# Black sunflower seeds- your experience please



## teddyt (7 April 2009)

I am considering feeding my show pony black sunflower seeds for coat shine. He is a very good do-er and i am aware that they are very high in energy but just want to feed enough for coat shine. He currently has 1/4 cup linseed meal for this purpose but was wondering peoples thoughts on whether to:

1) Stick with the linseed meal
2) Replace with the sunflower seeds 
or 3) Feed both

The consideration to feeding both would be to try and balance the omega-3 and omega-6. I know sunflower seeds are high in omega-6, which is pro-inflammatory and he has a tendency to rub slightly and didnt want to make this worse.

Does anyone feed sunflower seeds to horses that rub? 
Are sunflower seeds better than linseed for coat shine or not?

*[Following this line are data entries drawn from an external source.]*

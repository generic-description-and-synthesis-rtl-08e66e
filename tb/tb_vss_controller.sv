// tb_vss_controller: drives the sequencer through codewords with a syndrome
// that becomes zero after a chosen number of iterations (or never), in both
// column modes. A monitor checks the read order (columns 0..NB-1, rows
// 0..MB-1 within a column), the gaps between columns (none, or MB cycles in
// exact mode), that every write-back repeats a read exactly MB cycles later,
// one syn_clr per pass on its first read, the init flag on the first pass
// only, the number of passes, the reported iteration count and converged
// flag, and the NB output beats.
module tb_vss_controller;
  localparam int MB = 3, NB = 6, IMAX = 20;
  int checks = 0, failures = 0;
  logic clk = 0, rst_n = 0;
  always #5 clk = ~clk;

  logic       mode_exact = 0, in_valid = 0, syn_zero = 0, out_ready = 0;
  logic       in_ready, load_en, clr, rd_valid, rd_init, syn_clr, wr_valid, out_valid, out_last, converged;
  logic [2:0] load_col, rd_col, wr_col, out_col;
  logic [1:0] rd_row, wr_row;
  logic [4:0] iters;

  vss_controller #(.MB(MB), .NB(NB), .IMAX(IMAX)) dut (.*);

  int cyc = 0;
  always @(posedge clk) cyc <= cyc + 1;

  // read log for the write-back check
  int rd_t [$], rd_r [$], rd_c [$];
  int passes = 0, reads_in_pass = 0, last_rd = -100, exp_col = 0, exp_row = 0;
  bit exact_cur = 0;
  always @(posedge clk) if (rst_n) begin
    if (rd_valid) begin
      if (syn_clr) begin
        passes++;
        reads_in_pass = 0; exp_col = 0; exp_row = 0;
        checks++;
        if (rd_init != (passes == 1)) begin failures++; $display("init flag wrong in pass %0d", passes); end
      end else begin
        checks++;
        if (reads_in_pass % MB == 0) begin
          if (cyc - last_rd != (exact_cur ? MB + 1 : 1)) begin failures++; $display("column gap %0d", cyc - last_rd - 1); end
        end else if (cyc - last_rd != 1) begin failures++; $display("rows not consecutive"); end
      end
      checks++;
      if (int'(rd_col) != exp_col || int'(rd_row) != exp_row) begin
        failures++; $display("read (%0d,%0d), expected (%0d,%0d)", rd_row, rd_col, exp_row, exp_col);
      end
      exp_row++;
      if (exp_row == MB) begin exp_row = 0; exp_col++; end
      reads_in_pass++;
      last_rd = cyc;
      rd_t.push_back(cyc); rd_r.push_back(int'(rd_row)); rd_c.push_back(int'(rd_col));
    end
    if (wr_valid) begin
      int t, r, c;
      checks++;
      if (rd_t.size() == 0) begin failures++; $display("write without read"); end
      else begin
        t = rd_t.pop_front(); r = rd_r.pop_front(); c = rd_c.pop_front();
        if (cyc - t != MB || int'(wr_row) != r || int'(wr_col) != c) begin
          failures++; $display("write (%0d,%0d) at +%0d", wr_row, wr_col, cyc - t);
        end
      end
    end
  end

  task automatic codeword(input bit exact, input int conv_after);
    int beats = 0;
    passes = 0;
    exact_cur = exact;
    mode_exact = exact;
    syn_zero = 0;
    for (int c = 0; c < NB; c++) begin
      @(negedge clk);
      in_valid = 1;
      #1;
      checks += 2;
      if (!in_ready || int'(load_col) != c) begin failures++; $display("load beat %0d refused", c); end
      if (clr != (c == 0)) begin failures++; $display("clr wrong at beat %0d", c); end
    end
    @(negedge clk); in_valid = 0;
    // the syndrome becomes zero once conv_after iterations (passes - 1) are done
    while (!out_valid) begin
      syn_zero = (conv_after > 0) && (passes - 1 >= conv_after);
      @(negedge clk);
    end
    checks += 4;
    if (passes != ((conv_after > 0) ? conv_after : IMAX) + 1) begin failures++; $display("%0d passes", passes); end
    if (int'(iters) != ((conv_after > 0) ? conv_after : IMAX)) begin failures++; $display("iters %0d", iters); end
    if (converged != (conv_after > 0)) begin failures++; $display("converged flag wrong"); end
    if (reads_in_pass != NB * MB) begin failures++; $display("%0d reads in last pass", reads_in_pass); end
    while (beats < NB) begin
      out_ready = $urandom_range(1);
      #1;
      if (out_valid && out_ready) begin
        checks += 2;
        if (int'(out_col) != beats) begin failures++; $display("output beat order"); end
        if (out_last != (beats == NB - 1)) begin failures++; $display("out_last wrong"); end
        beats++;
      end
      @(negedge clk);
    end
    out_ready = 0;
    checks++;
    if (!in_ready || out_valid) begin failures++; $display("not back in load state"); end
  endtask

  initial begin
    repeat (2) @(posedge clk);
    rst_n = 1;
    codeword(1'b0, 3);
    codeword(1'b1, 2);
    codeword(1'b0, 0);
    codeword(1'b1, 1);
    codeword(1'b1, 0);
    $display("TB_RESULT checks=%0d failures=%0d", checks, failures);
    $finish;
  end
  initial begin
    repeat (20000) @(posedge clk);
    failures++;
    $display("watchdog expired");
    $display("TB_RESULT checks=%0d failures=%0d", checks, failures);
    $finish;
  end
endmodule
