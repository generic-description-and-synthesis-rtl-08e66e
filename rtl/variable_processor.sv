// variable_processor: one variable-node lane of the vertical-shuffle decoder.
//
// The lane owns NB variables (one per block column of the quasi-cyclic code):
// their intrinsic LLRs I_n and their hard decisions. For a variable of degree
// DV it receives, one per cycle, the DV check-side magnitudes R_mn (already
// rotated back by the inverse network) and the matching signs. Each is turned
// into a check-to-variable message E_mn = sign * f^-1(R_mn) (forced to 0 in
// the initialization pass), and the DV messages go through a serial total-sum
// node processor with the sum operator (grouped update). For each output
// T_nm = I_n + sum_m E_mn - E_mn; the lane then sends Q_nm = f(|T_nm|) and
// sign(T_nm) to the check side, and stores the decision sign(I_n + sum E).
// Timing: output k of a variable leaves DV cycles after input k when
// variables follow back to back; inputs of one variable must be consecutive
// and carry the same in_col. rd_col/rd_hd read decisions combinationally.
// With QVAR = 1 the lane also keeps Q_nm and sign(T_nm) of its NB*DV edges
// (edge address col*DV + k for the k-th edge of a variable): in_rmn/in_sgn
// then carry the check's whole R_m/S_m, the lane removes its own edge before
// f^-1, and each output brings the replaced values on out_qold/out_sgnold so
// that the check side can update R_m (both are 0 with QVAR = 0).
// Datapath (f^-1, sum, +I_n, f, sign split) follows the source method's
// vertical-shuffle datapath; word widths and saturation are this design's.
module variable_processor
  import ldpc_pkg::*;
#(
  parameter int  DV  = 3,
  parameter int  NB  = 6,
  parameter int  RW  = 8,
  parameter bit  QVAR = 1'b0,
  localparam int CBW = (NB > 1) ? $clog2(NB) : 1,
  localparam int DW  = (DV > 1) ? $clog2(DV) : 1,
  localparam int WO  = W + $clog2(DV) + 1,
  localparam int EW  = (NB * DV > 1) ? $clog2(NB * DV) : 1
) (
  input  logic           clk,
  input  logic           rst_n,
  input  logic           clr,
  // intrinsic LLR load
  input  logic           load_en,
  input  logic [CBW-1:0] load_col,
  input  llr_t           load_llr,
  // edge input from the inverse network
  input  logic           in_valid,
  input  logic [CBW-1:0] in_col,
  input  logic           in_init,
  input  logic [RW-1:0]  in_rmn,
  input  logic           in_sgn,
  // edge output towards the direct network
  output logic           out_valid,
  output mag_t           out_q,
  output logic           out_sgn,
  output logic           out_hd,
  output mag_t           out_qold,
  output logic           out_sgnold,
  // decision readout
  input  logic [CBW-1:0] rd_col,
  output logic           rd_hd
);
  llr_t imem [NB];
  logic hdmem [NB];

  // per-edge memories, used with QVAR = 1
  mag_t qmem [NB*DV];
  logic gmem [NB*DV];
  logic [DW-1:0] vcnt, ocnt;
  logic [CBW-1:0] col_o;
  logic [EW-1:0] ie, oe;

  // check-to-variable message
  logic [RW-1:0] rmn;
  logic          sgn;
  mag_t rmn_sat, e_mag;
  llr_t e_msg;
  always_comb begin
    ie = EW'(int'(in_col) * DV + int'(vcnt));
    oe = EW'(int'(col_o) * DV + int'(ocnt));
    if (QVAR) begin
      rmn = in_rmn - RW'(qmem[ie]);
      sgn = in_sgn ^ gmem[ie];
    end else begin
      rmn = in_rmn;
      sgn = in_sgn;
    end
    rmn_sat = (rmn > RW'(MAGMAX)) ? mag_t'(MAGMAX) : mag_t'(rmn);
    if (in_init)     e_msg = '0;
    else if (sgn)    e_msg = -llr_t'(e_mag);
    else             e_msg = llr_t'(e_mag);
  end
  f_lut u_finv (.x(rmn_sat), .y(e_mag));

  // serial generic processor, sum operator
  logic                 sp_valid, sp_first;
  logic signed [WO-1:0] sp_s, sp_total;
  gnp_total_sum_serial #(.D(DV), .WI(W)) u_sp (
    .clk, .rst_n, .clr,
    .in_valid (in_valid),
    .in_e     (e_msg),
    .out_valid(sp_valid),
    .out_first(sp_first),
    .out_last (),
    .out_s    (sp_s),
    .out_total(sp_total)
  );

  // group bookkeeping: I_n and column of the group in the output stage
  llr_t           i_o;
  always_ff @(posedge clk or negedge rst_n) begin
    if (!rst_n) begin
      vcnt  <= '0;
      col_o <= '0;
      i_o   <= '0;
    end else if (clr) begin
      vcnt <= '0;
    end else if (in_valid) begin
      if (vcnt == DW'(DV - 1)) begin
        vcnt  <= '0;
        col_o <= in_col;
        i_o   <= imem[in_col];
      end else begin
        vcnt <= vcnt + 1'b1;
      end
    end
  end

  // variable-to-check message and decision
  logic signed [WO:0] t_nm, t_n;
  mag_t               t_mag;
  always_comb begin
    t_nm  = (WO+1)'(sp_s) + (WO+1)'(i_o);
    t_n   = (WO+1)'(sp_total) + (WO+1)'(i_o);
    t_mag = abs_sat(int'(t_nm));
  end
  f_lut u_f (.x(t_mag), .y(out_q));

  assign out_valid = sp_valid;
  assign out_sgn   = t_nm[WO];
  assign out_hd    = t_n[WO];
  assign out_qold   = QVAR ? qmem[oe] : '0;
  assign out_sgnold = QVAR ? gmem[oe] : 1'b0;

  // position of the current output within its group
  always_ff @(posedge clk or negedge rst_n) begin
    if (!rst_n)                 ocnt <= '0;
    else if (clr)               ocnt <= '0;
    else if (sp_valid)          ocnt <= (ocnt == DW'(DV - 1)) ? '0 : ocnt + 1'b1;
  end

  always_ff @(posedge clk or negedge rst_n) begin
    if (!rst_n) begin
      for (int e = 0; e < NB * DV; e++) begin
        qmem[e] <= '0; gmem[e] <= 1'b0;
      end
    end else if (clr) begin
      for (int e = 0; e < NB * DV; e++) begin
        qmem[e] <= '0; gmem[e] <= 1'b0;
      end
    end else if (QVAR && sp_valid) begin
      qmem[oe] <= out_q;
      gmem[oe] <= out_sgn;
    end
  end

  // memories
  always_ff @(posedge clk or negedge rst_n) begin
    if (!rst_n) begin
      for (int c = 0; c < NB; c++) begin
        imem[c]  <= '0;
        hdmem[c] <= 1'b0;
      end
    end else begin
      if (load_en) imem[load_col] <= load_llr;
      if (sp_valid && sp_first) hdmem[col_o] <= out_hd;
    end
  end
  assign rd_hd = hdmem[rd_col];

  // The output counter must agree with the serial processor's group start.
  a_group: assert property (@(posedge clk) disable iff (!rst_n) (sp_valid && sp_first) |-> (ocnt == '0))
    else $error("output group out of step");
endmodule
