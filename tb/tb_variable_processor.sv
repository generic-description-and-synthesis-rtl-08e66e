// tb_variable_processor: loads NB random intrinsic LLRs into one variable
// lane, then feeds random groups of DV = 3 check-side messages (R_mn, sign),
// back to back and with gaps, some flagged as initialization. Every output
// (Q_nm, sign T_nm, decision) is compared with T_nm = I_n + sum E - E_nm,
// E = sign * f(min(R_mn, 31)), computed here; with back-to-back groups each
// output must arrive DV cycles after its input. The stored decisions are
// read back at the end. A second lane with the per-edge Q memory inside
// (QVAR = 1) gets the whole check sums R_m = R_mn + Q_old and S_m, must
// produce the same outputs as the first, and must return the replaced
// Q_nm and sign of each edge.
module tb_variable_processor;
  import ldpc_pkg::*;
  import tb_ref_pkg::*;
  localparam int DV = 3, NB = 6, RW = 8;
  int checks = 0, failures = 0;
  logic clk = 0, rst_n = 0;
  always #5 clk = ~clk;

  logic          clr = 0, load_en = 0, in_valid = 0, in_init = 0, in_sgn = 0;
  logic [2:0]    load_col = '0, in_col = '0, rd_col = '0;
  llr_t          load_llr = '0;
  logic [RW-1:0] in_rmn = '0;
  logic          out_valid, out_sgn, out_hd, rd_hd;
  mag_t          out_q;
  logic [RW-1:0] in_rmn_v = '0;
  logic          in_sgn_v = 0;
  logic          out_valid_v, out_sgn_v, out_hd_v, out_sgnold_v, rd_hd_v;
  mag_t          out_q_v, out_qold_v;

  variable_processor #(.DV(DV), .NB(NB), .RW(RW)) dut (
    .clk, .rst_n, .clr, .load_en, .load_col, .load_llr, .in_valid, .in_col, .in_init,
    .in_rmn, .in_sgn, .out_valid, .out_q, .out_sgn, .out_hd,
    .out_qold(), .out_sgnold(), .rd_col, .rd_hd
  );
  variable_processor #(.DV(DV), .NB(NB), .RW(RW), .QVAR(1'b1)) dutv (
    .clk, .rst_n, .clr, .load_en, .load_col, .load_llr, .in_valid, .in_col, .in_init,
    .in_rmn(in_rmn_v), .in_sgn(in_sgn_v), .out_valid(out_valid_v), .out_q(out_q_v),
    .out_sgn(out_sgn_v), .out_hd(out_hd_v), .out_qold(out_qold_v), .out_sgnold(out_sgnold_v),
    .rd_col, .rd_hd(rd_hd_v)
  );

  // per-edge values last sent, as the QVAR lane must hold them
  int qv [NB][DV], gv [NB][DV];
  int eqo [$], ego [$];

  always @(posedge clk) if (rst_n) begin
    checks++;
    if (out_valid_v != out_valid || (out_valid &&
        (out_q_v != out_q || out_sgn_v != out_sgn || out_hd_v != out_hd))) begin
      failures++; $display("QVAR lane differs at %0d", cyc);
    end
    if (out_valid_v) begin
      if (eqo.size() == 0) begin failures++; $display("unexpected QVAR output"); end
      else begin
        int qo, go;
        qo = eqo.pop_front(); go = ego.pop_front();
        checks++;
        if (int'(out_qold_v) != qo || int'(out_sgnold_v) != go) begin
          failures++; $display("old Q %0d/%0d exp %0d/%0d", out_qold_v, out_sgnold_v, qo, go);
        end
      end
    end
  end

  int I [NB];
  int hd_exp [NB];
  int eq [$], es [$], eh [$], edue [$];
  int cyc = 0;
  always @(posedge clk) cyc <= cyc + 1;

  always @(posedge clk) if (rst_n && out_valid) begin
    int q, s, h, d;
    if (eq.size() == 0) begin failures++; $display("unexpected output"); end
    else begin
      q = eq.pop_front(); s = es.pop_front(); h = eh.pop_front(); d = edue.pop_front();
      checks += 3;
      if (int'(out_q) != q) begin failures++; $display("Q %0d exp %0d", out_q, q); end
      if (int'(out_sgn) != s || int'(out_hd) != h) begin failures++; $display("sign/decision wrong"); end
      if (d >= 0 && d != cyc) begin failures++; $display("output at %0d, due %0d", cyc, d); end
    end
  end

  task automatic group(input int col, input bit init, input bit b2b);
    int e [DV], rm [DV], sg [DV];
    int tot = 0;
    for (int k = 0; k < DV; k++) begin
      rm[k] = int'($urandom_range(60));
      sg[k] = int'($urandom_range(1));
      e[k]  = init ? 0 : (sg[k] ? -f_ref(rm[k] > 31 ? 31 : rm[k]) : f_ref(rm[k] > 31 ? 31 : rm[k]));
      tot  += e[k];
    end
    hd_exp[col] = (I[col] + tot) < 0;
    for (int k = 0; k < DV; k++) begin
      int t = I[col] + tot - e[k];
      @(negedge clk);
      in_valid = 1; in_col = 3'(col); in_init = init; in_rmn = RW'(rm[k]); in_sgn = sg[k][0];
      in_rmn_v = RW'(rm[k] + qv[col][k]); in_sgn_v = sg[k][0] ^ gv[col][k][0];
      eqo.push_back(qv[col][k]); ego.push_back(gv[col][k]);
      qv[col][k] = f_ref(sat31(t)); gv[col][k] = (t < 0);
      eq.push_back(f_ref(sat31(t))); es.push_back(t < 0); eh.push_back(hd_exp[col]);
      edue.push_back(b2b ? cyc + DV : -1);
    end
  endtask

  initial begin
    for (int c = 0; c < NB; c++) for (int k = 0; k < DV; k++) begin qv[c][k] = 0; gv[c][k] = 0; end
    repeat (2) @(posedge clk);
    rst_n = 1;
    for (int c = 0; c < NB; c++) begin
      I[c] = int'($urandom_range(62)) - 31;
      @(negedge clk);
      load_en = 1; load_col = 3'(c); load_llr = llr_t'(I[c]);
    end
    @(negedge clk); load_en = 0;
    for (int rep = 0; rep < 30; rep++) begin
      for (int c = 0; c < NB; c++) group(c, (rep == 0), 1'b1);
    end
    @(negedge clk); in_valid = 0;
    repeat (DV + 2) @(negedge clk);
    for (int rep = 0; rep < 10; rep++) begin
      for (int c = 0; c < NB; c++) begin
        group(c, 1'b0, 1'b0);
        @(negedge clk); in_valid = 0;
        repeat ($urandom_range(2 * DV)) @(negedge clk);
      end
    end
    repeat (2 * DV + 2) @(negedge clk);
    for (int c = 0; c < NB; c++) begin
      rd_col = 3'(c);
      #1;
      checks++;
      if (int'(rd_hd) != hd_exp[c]) begin failures++; $display("stored decision %0d wrong", c); end
      checks++;
      if (rd_hd_v != rd_hd) begin failures++; $display("QVAR stored decision %0d wrong", c); end
    end
    checks++;
    if (eq.size() != 0) begin failures++; $display("%0d outputs missing", eq.size()); end
    $display("TB_RESULT checks=%0d failures=%0d", checks, failures);
    $finish;
  end
  initial begin
    repeat (10000) @(posedge clk);
    failures++;
    $display("watchdog expired");
    $display("TB_RESULT checks=%0d failures=%0d", checks, failures);
    $finish;
  end
endmodule
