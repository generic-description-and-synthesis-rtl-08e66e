// vss_decoder: LDPC decoder running the vertical shuffle schedule (VSS) of
// belief propagation, with serial variable and serial check processors.
//
// Code: quasi-cyclic, base matrix of MB x NB blocks, every block a Z x Z
// identity rotated by qc_shift(r, c) = (r*c) mod Z (ldpc_pkg). Variable
// n = c*Z + p sits in variable lane p, check m = r*Z + q in check lane q, and
// they are joined when p = (q + shift) mod Z. The code is regular with
// d_v = MB and d_c = NB; the defaults (3, 6) with Z = 12 give N = 72.
// Architecture: Z variable lanes and Z check lanes, each handling one edge
// per cycle, so Z edges are processed per cycle (P = Z). In each cycle all
// lanes work on one block (r, c):
//   check lanes  -> R_mn, sign(E_mn)  -> pi^-1 (rotate by Z - shift)
//   -> variable lanes (f^-1, serial sum processor, + I_n, f)
//   -> Q_nm, sign(T_nm), decision -> pi (rotate by shift, MB cycles later)
//   -> check lanes (straight spread update of R_m and S_m).
// The f and f^-1 tables sit on the variable side, so the network carries
// f-domain magnitudes.
// Interface: in_valid/in_ready take NB beats of Z intrinsic LLRs (6-bit,
// 2 fractional bits, negative = bit 1), block column 0 first. The decoder
// then runs an initialization pass and up to IMAX iterations, stopping early
// when all parity checks hold, and returns NB beats of Z decisions on
// out_valid/out_ready with out_iters and out_converged. mode_exact is
// sampled with the last input beat: 0 = full-rate overlapped columns,
// 1 = exact VSS order.
// Timing: each pass (the initialization pass and every iteration) takes
// NB*MB + MB + 1 cycles in mode 0 and 2*NB*MB + 1 in mode 1, including the
// drain and the stop decision; the first output beat is valid
// passes * period + 1 cycles after the last input beat is accepted.
// QVAR selects where the per-edge Q_nm memory sits: 0 (default) in the
// check lanes, 1 in the variable lanes, which then also send the replaced
// Q_nm and sign through pi so the check lanes can update R_m and S_m.
// Both placements give bit-identical decoding.
// Beside the decoder, the top also brings out three generic node processors
// of the same framework on their own np_* / sp_* ports (parallel
// total-sum and trellis processors, D = NPD ports, and a delayed spread
// update processor); they share only the clock and reset with the decoder.
// Follows the source method's vertical-shuffle architecture (serial node
// processors, straight spread update on the check side, network between f
// and the check-side sums); the QC code, word widths, sign path, init pass,
// syndrome stop and handshakes are this design's.
module vss_decoder
  import ldpc_pkg::*;
#(
  parameter int  Z    = 12,
  parameter int  MB   = 3,
  parameter int  NB   = 6,
  parameter int  IMAX = 20,
  parameter int  NPD  = 4,
  parameter bit  QVAR = 1'b0,
  localparam int RW   = $clog2(MAGMAX * NB + 1),
  localparam int RBW  = (MB > 1) ? $clog2(MB) : 1,
  localparam int CBW  = (NB > 1) ? $clog2(NB) : 1,
  localparam int SW   = (Z > 1) ? $clog2(Z) : 1,
  localparam int IW   = $clog2(IMAX + 1),
  localparam int VW   = QVAR ? 2 * MAGW + 3 : MAGW + 2
) (
  input  logic          clk,
  input  logic          rst_n,
  input  logic          mode_exact,
  input  logic          in_valid,
  output logic          in_ready,
  input  llr_t          in_llr [Z],
  output logic          out_valid,
  input  logic          out_ready,
  output logic [Z-1:0]  out_bits,
  output logic          out_last,
  output logic [IW-1:0] out_iters,
  output logic          out_converged,
  // generic node processors, side by side with the decoder
  input  llr_t          np_e [NPD],
  output logic signed [W+$clog2(NPD):0] np_ts_s [NPD],
  output llr_t          np_tr_s [NPD],
  input  logic          sp_clr,
  input  logic          sp_in_valid,
  input  logic [$clog2(NPD)-1:0] sp_in_idx,
  input  llr_t          sp_in_e,
  input  logic [$clog2(NPD)-1:0] sp_rq_idx,
  output logic signed [W+$clog2(NPD):0] sp_rq_s,
  output logic          sp_swapped
);
  // controller
  logic           load_en, clr, rd_valid, rd_init, syn_clr, wr_valid, syn_zero;
  logic [CBW-1:0] load_col, rd_col, wr_col, out_col;
  logic [RBW-1:0] rd_row, wr_row;

  vss_controller #(.MB(MB), .NB(NB), .IMAX(IMAX)) u_ctrl (
    .clk, .rst_n, .mode_exact,
    .in_valid, .in_ready, .load_en, .load_col, .clr,
    .rd_valid, .rd_row, .rd_col, .rd_init, .syn_clr,
    .wr_valid, .wr_row, .wr_col, .syn_zero,
    .out_valid, .out_ready, .out_col, .out_last,
    .iters(out_iters), .converged(out_converged)
  );

  // shifts of the blocks being read and written
  logic [SW-1:0] rd_shift, wr_shift, rd_shift_inv;
  always_comb begin
    rd_shift     = SW'(qc_shift(int'(rd_row), int'(rd_col), Z));
    wr_shift     = SW'(qc_shift(int'(wr_row), int'(wr_col), Z));
    rd_shift_inv = (rd_shift == '0) ? '0 : SW'(Z - int'(rd_shift));
  end

  // check side -> pi^-1 -> variable side
  logic [RW:0]   c2v_chk [Z];
  logic [RW:0]   c2v_var [Z];
  // variable side -> pi -> check side: {sgn_old, q_old, hd, sgn, q}, the
  // old values only with QVAR = 1
  logic [VW-1:0]   v2c_var [Z];
  logic [VW-1:0]   v2c_chk [Z];
  logic            v_out_valid [Z];
  logic [Z-1:0]    syn_zero_l;

  barrel_shifter #(.Z(Z), .WD(RW + 1)) u_pi_inv (
    .in_data(c2v_chk), .shift(rd_shift_inv), .out_data(c2v_var)
  );
  barrel_shifter #(.Z(Z), .WD(VW)) u_pi (
    .in_data(v2c_var), .shift(wr_shift), .out_data(v2c_chk)
  );

  for (genvar l = 0; l < Z; l++) begin : g_lane
    logic [RW-1:0] rmn;
    logic          csgn;
    mag_t          vq, vqold;
    logic          vsgn, vhd, rd_hd, vsgnold;
    mag_t          cqold;
    logic          csgnold;

    if (QVAR) begin : g_old
      assign v2c_var[l] = {vsgnold, vqold, vhd, vsgn, vq};
      assign cqold      = v2c_chk[l][2*MAGW+1:MAGW+2];
      assign csgnold    = v2c_chk[l][2*MAGW+2];
    end else begin : g_no_old
      assign v2c_var[l] = {vhd, vsgn, vq};
      assign cqold      = '0;
      assign csgnold    = 1'b0;
    end

    check_processor #(.MB(MB), .NB(NB), .QVAR(QVAR)) u_chk (
      .clk, .rst_n, .clr, .syn_clr,
      .rd_row, .rd_col, .rd_rmn(rmn), .rd_sgn(csgn),
      .wr_en (wr_valid),
      .wr_row, .wr_col,
      .wr_q  (v2c_chk[l][MAGW-1:0]),
      .wr_sgn(v2c_chk[l][MAGW]),
      .wr_hd (v2c_chk[l][MAGW+1]),
      .wr_qold(cqold), .wr_sgnold(csgnold),
      .syn_zero(syn_zero_l[l])
    );
    assign c2v_chk[l] = {csgn, rmn};

    variable_processor #(.DV(MB), .NB(NB), .RW(RW), .QVAR(QVAR)) u_var (
      .clk, .rst_n, .clr,
      .load_en, .load_col, .load_llr(in_llr[l]),
      .in_valid(rd_valid), .in_col(rd_col), .in_init(rd_init),
      .in_rmn(c2v_var[l][RW-1:0]), .in_sgn(c2v_var[l][RW]),
      .out_valid(v_out_valid[l]), .out_q(vq), .out_sgn(vsgn), .out_hd(vhd),
      .out_qold(vqold), .out_sgnold(vsgnold),
      .rd_col(out_col), .rd_hd(rd_hd)
    );
    assign out_bits[l] = rd_hd;

    // The variable lanes must deliver exactly when the controller writes back.
    a_in_step: assert property (@(posedge clk) disable iff (!rst_n) v_out_valid[l] == wr_valid)
      else $error("lane %0d out of step", l);
  end

  assign syn_zero = &syn_zero_l;

  // Generic node processors of the framework that the decoder above does not
  // use: a parallel total-sum processor with the sum operator (a variable
  // node), a parallel trellis processor with the star operator (a check node
  // on LLRs), and a serial processor with delayed spread update.
  gnp_total_sum #(.D(NPD), .WI(W), .OP(OP_SUM)) u_np_ts (
    .clk, .rst_n, .e(np_e), .s(np_ts_s)
  );
  gnp_trellis #(.D(NPD), .WM(W), .OP(OP_STAR)) u_np_tr (
    .e(np_e), .s(np_tr_s)
  );
  gnp_spread #(.D(NPD), .WI(W), .MODE(1'b1)) u_np_sp (
    .clk, .rst_n, .clr(sp_clr), .in_valid(sp_in_valid), .in_idx(sp_in_idx), .in_e(sp_in_e),
    .rq_idx(sp_rq_idx), .rq_s(sp_rq_s), .swapped(sp_swapped)
  );
endmodule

Your thoughts and experiences would be much appreciated


----------



## CBAnglo (7 April 2009)

I feed both but not in huge quantities.  Per day, about 1/2 cup BOSS, 1 25ml scoop ground linseed and 1 50ml scoop linseed lozenges.  My dark bay's coat is super glossy all year round (like a mirror) and my bright bay is very dark and glossy this year (he used to be very light when he was shedding his coat).  They arent meticulous groomed either, but people assume they are.

No difference in rubbing etc but have moved yards so that might have something to do with it.  Have been feeding it about 6 months now, so will be a couple more months before I can see the effect on their feet, but the new horn looks quite good.  I saw the difference in their coats in about 2 weeks.


----------



## Albertina (7 April 2009)

I am feeding my boy them after reading good things on here, I have to say that his feet &amp; coat have never been so good. He isn't highly groomed and his coat is gleaming and very soft to the touch.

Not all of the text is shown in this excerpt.